A exposição principal do museu fica no andar superior e leva o público a percorrer uma narrativa estrutura em cinco grandes áreas: Cosmos (somos feitos da mesma matéria que as estrelas, nos conectamos com o universo e as nossas origens), Terra (três grandes cubos com conteúdos que investigam a matéria, a vida e o pensamento), Antropoceno (transformações na natureza causadas pela humanidade), Amanhãs (grandes tendências globais) e Nós (propõe aos visitantes a ideia de que o amanhã começa agora com as escolhas que fazemos). Ali estão exposições de fotos, apresentação de vídeos, conteúdos digitais interativos e outros.

Além da exposição principal, o museu conta com mostras temporárias, auditório para eventos diversos e a parte externa, que só deve ser visitada ao final do passeio, já que não é permitido entrar novamente.
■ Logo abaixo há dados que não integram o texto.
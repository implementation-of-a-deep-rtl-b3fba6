// nvdla_cdma - convolution DMA: copies one layer's feature data and weights
// from external memory into the convolution buffer.
//
// On start it reads in_w*in_h*cg feature atoms from src_addr into buffer
// entries 0, 1, ... and then kg*kh*kw*cg*ATOMIC_K weight atoms from wt_addr
// into the entries starting at the first weight bank (wt_bank * depth).
// It issues one 8-byte read request per cycle whenever the memory interface
// accepts it, with as many reads in flight as the interface allows, and
// writes each returning word into the buffer in the cycle it arrives
// (responses of one client return in request order). done pulses for one
// cycle after the last word is written.
//
// Image input (cfg.img, with cg = 1): the input is an 8-bit image of 4-byte
// pixels (for example R, G, B and a pad byte, or Y, U, V and a pad byte),
// two pixels per 64-bit word. Each pixel becomes one feature atom with
// channels 0..3 from the pixel's bytes and channels 4..7 zero. The word
// holding a pixel is read once per pixel and the pixel's half is kept, so
// there is still one buffer write per response; image loads take one read
// per pixel, as feature loads take one read per atom.
//
// Fetching weights and feature data into the buffer through two kinds of
// reads, and accepting 8-bit RGB/YUV image input, are the described
// function; the single read client, the order, the memory layout and the
// image pixel format are this design's choices.
module nvdla_cdma
  import nvdla_pkg::*;
(
  input  logic               clk,
  input  logic               rst_n,
  input  logic               start,
  input  conv_cfg_t          cfg,
  output logic               done,
  // memory read client
  output logic               rd_req_valid,
  input  logic               rd_req_ready,
  output addr_t              rd_req_addr,
  input  logic               rd_resp_valid,
  input  logic [MEMIF_DW-1:0] rd_resp_data,
  // convolution buffer write port
  output logic               cbuf_wr_en,
  output logic [CBUF_AW-1:0] cbuf_wr_addr,
  output atom_t              cbuf_wr_data
);

  logic        busy;
  logic [31:0] n_dat, n_tot, ri, wi;

  always_comb begin
    n_dat = 32'(cfg.in_w) * 32'(cfg.in_h) * 32'(cfg.cg);
    n_tot = n_dat + 32'(cfg.kg) * 32'(cfg.kh) * 32'(cfg.kw) * 32'(cfg.cg) * ATOMIC_K;
  end

  assign rd_req_valid = busy && (ri < n_tot);
  // in image mode feature read ri fetches the word holding pixel ri
  assign rd_req_addr  = (ri < n_dat) ? cfg.src_addr + ((cfg.img ? (ri >> 1) : ri) << 3)
                                     : cfg.wt_addr + ((ri - n_dat) << 3);

  assign cbuf_wr_en   = busy && rd_resp_valid;
  always_comb begin
    cbuf_wr_data = rd_resp_data;
    if (cfg.img && wi < n_dat)
      cbuf_wr_data = atom_t'({32'd0, wi[0] ? rd_resp_data[63:32] : rd_resp_data[31:0]});
  end
  assign cbuf_wr_addr = (wi < n_dat) ? wi[CBUF_AW-1:0]
                        : CBUF_AW'({cfg.wt_bank, 9'd0}) + CBUF_AW'(wi - n_dat);

  always_ff @(posedge clk or negedge rst_n) begin
    if (!rst_n) begin
      busy <= 1'b0;
      ri   <= '0;
      wi   <= '0;
      done <= 1'b0;
    end else begin
      done <= 1'b0;
      if (!busy) begin
        if (start) begin
          busy <= 1'b1;
          ri   <= '0;
          wi   <= '0;
        end
      end else begin
        if (rd_req_valid && rd_req_ready) ri <= ri + 32'd1;
        if (rd_resp_valid) wi <= wi + 32'd1;
        if (wi == n_tot) begin
          busy <= 1'b0;
          done <= 1'b1;
        end
      end
    end
  end

  a_data_fits: assert property (@(posedge clk) disable iff (!rst_n)
      cbuf_wr_en && wi < n_dat |-> wi < 32'({cfg.wt_bank, 9'd0}));

endmodule
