// tb_nvdla_cdma - checks the convolution DMA through the memory interface
// and AXI memory model: after start, the feature atoms land in buffer
// entries 0.. in memory order, the weight atoms in the entries from the
// first weight bank on, nothing else is written, done pulses once, and
// reads are pipelined (several in flight). In image mode each 4-byte pixel
// must arrive as one atom with its bytes in channels 0..3 and zeros above.
module tb_nvdla_cdma;
  import nvdla_pkg::*;

  logic clk = 0, rst_n = 1;
  initial #1 rst_n = 0;  // a falling edge, so the asynchronous resets act
  always #5 clk = ~clk;

  logic               start = 0, done, cbuf_wr_en;
  conv_cfg_t          cfg = '0;
  logic [CBUF_AW-1:0] cbuf_wr_addr;
  atom_t              cbuf_wr_data;

  logic [NUM_RD-1:0]               rd_req_valid, rd_req_ready, rd_resp_valid;
  addr_t [NUM_RD-1:0]              rd_req_addr;
  logic [MEMIF_DW-1:0]             rd_resp_data;
  logic [NUM_WR-1:0]               wr_req_ready, wr_ack;

  nvdla_cdma dut (.clk, .rst_n, .start, .cfg, .done,
    .rd_req_valid(rd_req_valid[RD_CDMA]), .rd_req_ready(rd_req_ready[RD_CDMA]),
    .rd_req_addr(rd_req_addr[RD_CDMA]), .rd_resp_valid(rd_resp_valid[RD_CDMA]), .rd_resp_data,
    .cbuf_wr_en, .cbuf_wr_addr, .cbuf_wr_data);

  assign rd_req_valid[NUM_RD-1:1] = '0;
  assign rd_req_addr[NUM_RD-1:1]  = '0;

  tb_memsys #(.LAT(20), .READY_PCT(70)) u_sys (.clk, .rst_n, .rd_req_valid, .rd_req_ready,
    .rd_req_addr, .rd_resp_valid, .rd_resp_data, .wr_req_valid('0), .wr_req_ready,
    .wr_req_addr('0), .wr_req_data('0), .wr_ack);

  int checks = 0, failures = 0;
  task automatic check(bit ok, string what);
    checks++;
    if (!ok) begin failures++; $display("FAIL: %s", what); end
  endtask

  atom_t buffer [int];
  int n_done = 0, n_req = 0, n_resp = 0, max_out = 0;
  always @(posedge clk) if (rst_n) begin
    if (cbuf_wr_en) buffer[int'(cbuf_wr_addr)] = cbuf_wr_data;
    if (done) n_done++;
    if (rd_req_valid[0] && rd_req_ready[0]) n_req++;
    if (rd_resp_valid[0]) n_resp++;
    if (n_req - n_resp > max_out) max_out = n_req - n_resp;
  end

  task automatic run(int w, int h, int cg, int kg, int r, int s, int bank, bit img = 0);
    int nd = w * h * cg, nw = kg * r * s * cg * ATOMIC_K, bad = 0, cyc = 0;
    cfg.src_addr = 32'h1000; cfg.wt_addr = 32'h9000; cfg.img = img;
    cfg.in_w = 16'(w); cfg.in_h = 16'(h); cfg.cg = 8'(cg); cfg.kg = 8'(kg);
    cfg.kh = 8'(r); cfg.kw = 8'(s); cfg.wt_bank = 5'(bank);
    for (int i = 0; i < nd; i++) u_sys.u_mem.mem[(32'h1000 >> 3) + i] = {$urandom, $urandom};
    for (int i = 0; i < nw; i++) u_sys.u_mem.mem[(32'h9000 >> 3) + i] = {$urandom, $urandom};
    buffer.delete();
    n_done = 0;
    @(negedge clk);
    start = 1;
    @(negedge clk);
    start = 0;
    while (n_done == 0 && cyc < 50000) begin @(negedge clk); cyc++; end
    check(n_done == 1, "done pulse");
    for (int i = 0; i < nd; i++) begin
      logic [63:0] w_in = u_sys.u_mem.mem[(32'h1000 >> 3) + (img ? i / 2 : i)];
      logic [63:0] want = img ? {32'd0, w_in[(i % 2) * 32 +: 32]} : w_in;
      if (!buffer.exists(i) || buffer[i] != want) bad++;
    end
    for (int i = 0; i < nw; i++)
      if (!buffer.exists(bank * CBUF_BANK_DEPTH + i) ||
          buffer[bank * CBUF_BANK_DEPTH + i] != u_sys.u_mem.mem[(32'h9000 >> 3) + i]) bad++;
    check(bad == 0, $sformatf("buffer contents (%0d wrong)", bad));
    check(buffer.size() == nd + nw, "no stray buffer writes");
    repeat (30) @(negedge clk);
    check(n_done == 1, "single done pulse");
  endtask

  initial begin
    repeat (3) @(posedge clk);
    rst_n = 1;
    run(6, 5, 2, 2, 3, 3, 20);
    run(16, 16, 4, 4, 3, 3, 16);
    run(3, 3, 1, 1, 1, 1, 31);
    run(7, 5, 1, 2, 3, 3, 4, 1);
    run(4, 4, 1, 1, 2, 2, 1, 1);
    check(max_out > 8, $sformatf("reads pipelined (up to %0d in flight)", max_out));
    $display("TB_RESULT checks=%0d failures=%0d", checks, failures);
    $finish;
  end

  initial begin
    repeat (200000) @(posedge clk);
    failures++;
    $display("FAIL: watchdog");
    $display("TB_RESULT checks=%0d failures=%0d", checks, failures);
    $finish;
  end
endmodule
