// nvdla_cdp - channel data processor: local response normalisation across
// channels, memory to memory.
//
// For each pixel, b_c = a_c / (k + alpha * sum_j a_j^2)^beta, where j runs
// over the n channels centred on c that exist (n odd, up to 9). The divisor
// is not computed: the host loads a 64-entry look-up table with
// 1/(k + alpha*s)^beta in fixed point, and CDP computes
//   s   = sum of squares over the window (exact integer)
//   lut = LUT[min(s >> lut_shift, 63)]
//   b_c = saturate_int8((a_c * lut) >>> out_shift)
// A pixel is processed in three phases: its cg channel-group atoms are read
// (all reads issued back to back), then one channel per cycle is normalised
// (the one-element-per-cycle throughput of the small configuration), then
// the cg result atoms are written. After start, done pulses once all write
// responses have come back. The table is written and read through its own
// register window (word offset i = entry i, 16 bits) and is not part of the
// ping-pong groups.
//
// The normalisation formula is the described one; the table approximation,
// its size, the shifts and the three-phase schedule are this design's.
module nvdla_cdp
  import nvdla_pkg::*;
(
  input  logic                clk,
  input  logic                rst_n,
  input  logic                start,
  input  cdp_cfg_t            cfg,
  output logic                done,
  // look-up table register window
  input  logic                lut_sel,
  input  reg_req_t            lut_req,
  output logic [31:0]         lut_rdata,
  // memory
  output logic                rd_req_valid,
  input  logic                rd_req_ready,
  output addr_t               rd_req_addr,
  input  logic                rd_resp_valid,
  input  logic [MEMIF_DW-1:0] rd_resp_data,
  output logic                wr_req_valid,
  input  logic                wr_req_ready,
  output addr_t               wr_req_addr,
  output logic [MEMIF_DW-1:0] wr_req_data,
  input  logic                wr_ack
);

  localparam int unsigned NCH  = CDP_MAX_CG * ATOMIC_C;
  localparam int unsigned HALF = CDP_MAX_N / 2;
  localparam int unsigned LW   = $clog2(CDP_LUT_N);

  logic [15:0] lut [CDP_LUT_N];

  assign lut_rdata = (int'(lut_req.addr) < CDP_LUT_N) ? {16'd0, lut[lut_req.addr[LW-1:0]]} : '0;
  always_ff @(posedge clk) begin
    if (lut_sel && lut_req.wr && int'(lut_req.addr) < CDP_LUT_N)
      lut[lut_req.addr[LW-1:0]] <= lut_req.wdat[15:0];
  end

  typedef enum logic [2:0] {S_IDLE, S_RD, S_CALC, S_WR, S_FLUSH} state_e;
  state_e state;

  logic [NCH-1:0][7:0] ibuf, obuf;
  logic [31:0] p, acks, total;
  logic [7:0]  nrd, nresp, nwr;
  logic [15:0] c;                       // channel being normalised
  logic [15:0] nch;

  assign nch   = 16'(cfg.cg) * 16'(ATOMIC_C);
  assign total = cfg.npix * 32'(cfg.cg);

  assign rd_req_valid = (state == S_RD) && (nrd < cfg.cg);
  assign rd_req_addr  = cfg.src_addr + ((p * 32'(cfg.cg) + 32'(nrd)) << 3);
  assign wr_req_valid = (state == S_WR);
  assign wr_req_addr  = cfg.dst_addr + ((p * 32'(cfg.cg) + 32'(nwr)) << 3);
  assign wr_req_data  = obuf[int'(nwr) * ATOMIC_C +: ATOMIC_C];

  // normalise channel c
  logic [31:0]        sumsq, idx;
  logic signed [63:0] prod;
  logic [7:0]         res;
  always_comb begin
    logic signed [15:0] sq;
    int                 j, ad;
    sumsq = '0;
    for (int d = -int'(HALF); d <= int'(HALF); d++) begin
      j  = int'(c) + d;
      ad = (d < 0) ? -d : d;
      sq = '0;
      if (ad <= int'(cfg.n) / 2 && j >= 0 && j < int'(nch))
        sq = signed'(ibuf[j[$clog2(NCH)-1:0]]) * signed'(ibuf[j[$clog2(NCH)-1:0]]);
      sumsq = sumsq + 32'(sq);
    end
    idx  = sumsq >> cfg.lut_shift;
    if (idx > CDP_LUT_N - 1) idx = CDP_LUT_N - 1;
    prod = (64'(signed'(ibuf[c[$clog2(NCH)-1:0]])) * signed'(64'(lut[idx[LW-1:0]]))) >>> cfg.out_shift;
    res  = sat8(prod);
  end

  always_ff @(posedge clk or negedge rst_n) begin
    if (!rst_n) begin
      state <= S_IDLE;
      {p, acks} <= '0;
      {nrd, nresp, nwr} <= '0;
      c    <= '0;
      ibuf <= '0;
      obuf <= '0;
      done <= 1'b0;
    end else begin
      done <= 1'b0;
      if (wr_ack) acks <= acks + 32'd1;
      case (state)
        S_IDLE: if (start) begin
          state <= (cfg.npix == 0) ? S_FLUSH : S_RD;
          {p, acks} <= '0;
          {nrd, nresp, nwr} <= '0;
        end
        S_RD: begin
          if (rd_req_valid && rd_req_ready) nrd <= nrd + 8'd1;
          if (rd_resp_valid) begin
            ibuf[int'(nresp) * ATOMIC_C +: ATOMIC_C] <= rd_resp_data;
            nresp <= nresp + 8'd1;
          end
          if (nresp == cfg.cg) begin
            state <= S_CALC;
            c     <= '0;
          end
        end
        S_CALC: begin
          obuf[c[$clog2(NCH)-1:0]] <= res;
          c <= c + 16'd1;
          if (c == nch - 16'd1) begin
            state <= S_WR;
            nwr   <= '0;
          end
        end
        S_WR: if (wr_req_ready) begin
          nwr <= nwr + 8'd1;
          if (nwr == cfg.cg - 8'd1) begin
            {nrd, nresp} <= '0;
            p <= p + 32'd1;
            state <= (p == cfg.npix - 32'd1) ? S_FLUSH : S_RD;
          end
        end
        S_FLUSH: if (acks == total) begin
          state <= S_IDLE;
          done  <= 1'b1;
        end
        default: state <= S_IDLE;
      endcase
    end
  end

  a_cg_fits: assert property (@(posedge clk) disable iff (!rst_n)
      state != S_IDLE |-> cfg.cg <= 8'(CDP_MAX_CG));

endmodule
Arquitetura do Museu do Amanhã
Arquitetura do Museu do Amanhã

Uma coisa que chama bastante a atenção é a arquitetura do museu, assinada por Santiago Calatrava. O projeto faz parte da requalificação da região portuária do Rio de Janeiro, ocupando 15 mil metros quadrados cercados por espelho d’água, jardim, ciclovia e área de lazer. A forma alongada foi inspirada nas bromélias que podem ser vistas no Jardim Botânico da cidade. Nas palavras do arquiteto espanhol, “a ideia é que o edifício fosse o mais etéreo possível, quase flutuando sobre o mar, como um barco, um pássaro ou uma planta”.

Espelho d'água
Espelho d’água

A integração do prédio com o ambiente é apoiada pelo projeto paisagístico desenvolvido pelo escritório Burle Marx. Ali está representada a flora nativa e de restinga da zona costeira da cidade, com um total de 26 espécies diferentes, incluindo ipês roxo e amarelo, pau-brasil, pitangueira, quaresmeira e outros. Também pude observar vários canteiros com temperos e vegetais plantados.

A sustentabilidade também pode ser observada nas esquadrias de vidro presentes nas fachadas com o objetivo de permitir a entrada da luz natural no prédio, o que é auxiliado pelos 48 conjuntos móveis no formato de asas metálicas, onde foram instaladas as placas fotovoltaicas que se movimentam ao longo do dia de acordo com a posição do sol para otimizar o aproveitamento da luz.

Como se pode perceber, há bastante o que se ver no Museu do Amanhã. E eu ainda nem falei da parte da culinária, com o café e o restaurante Fazenda Culinária, que ficam para outra postagem.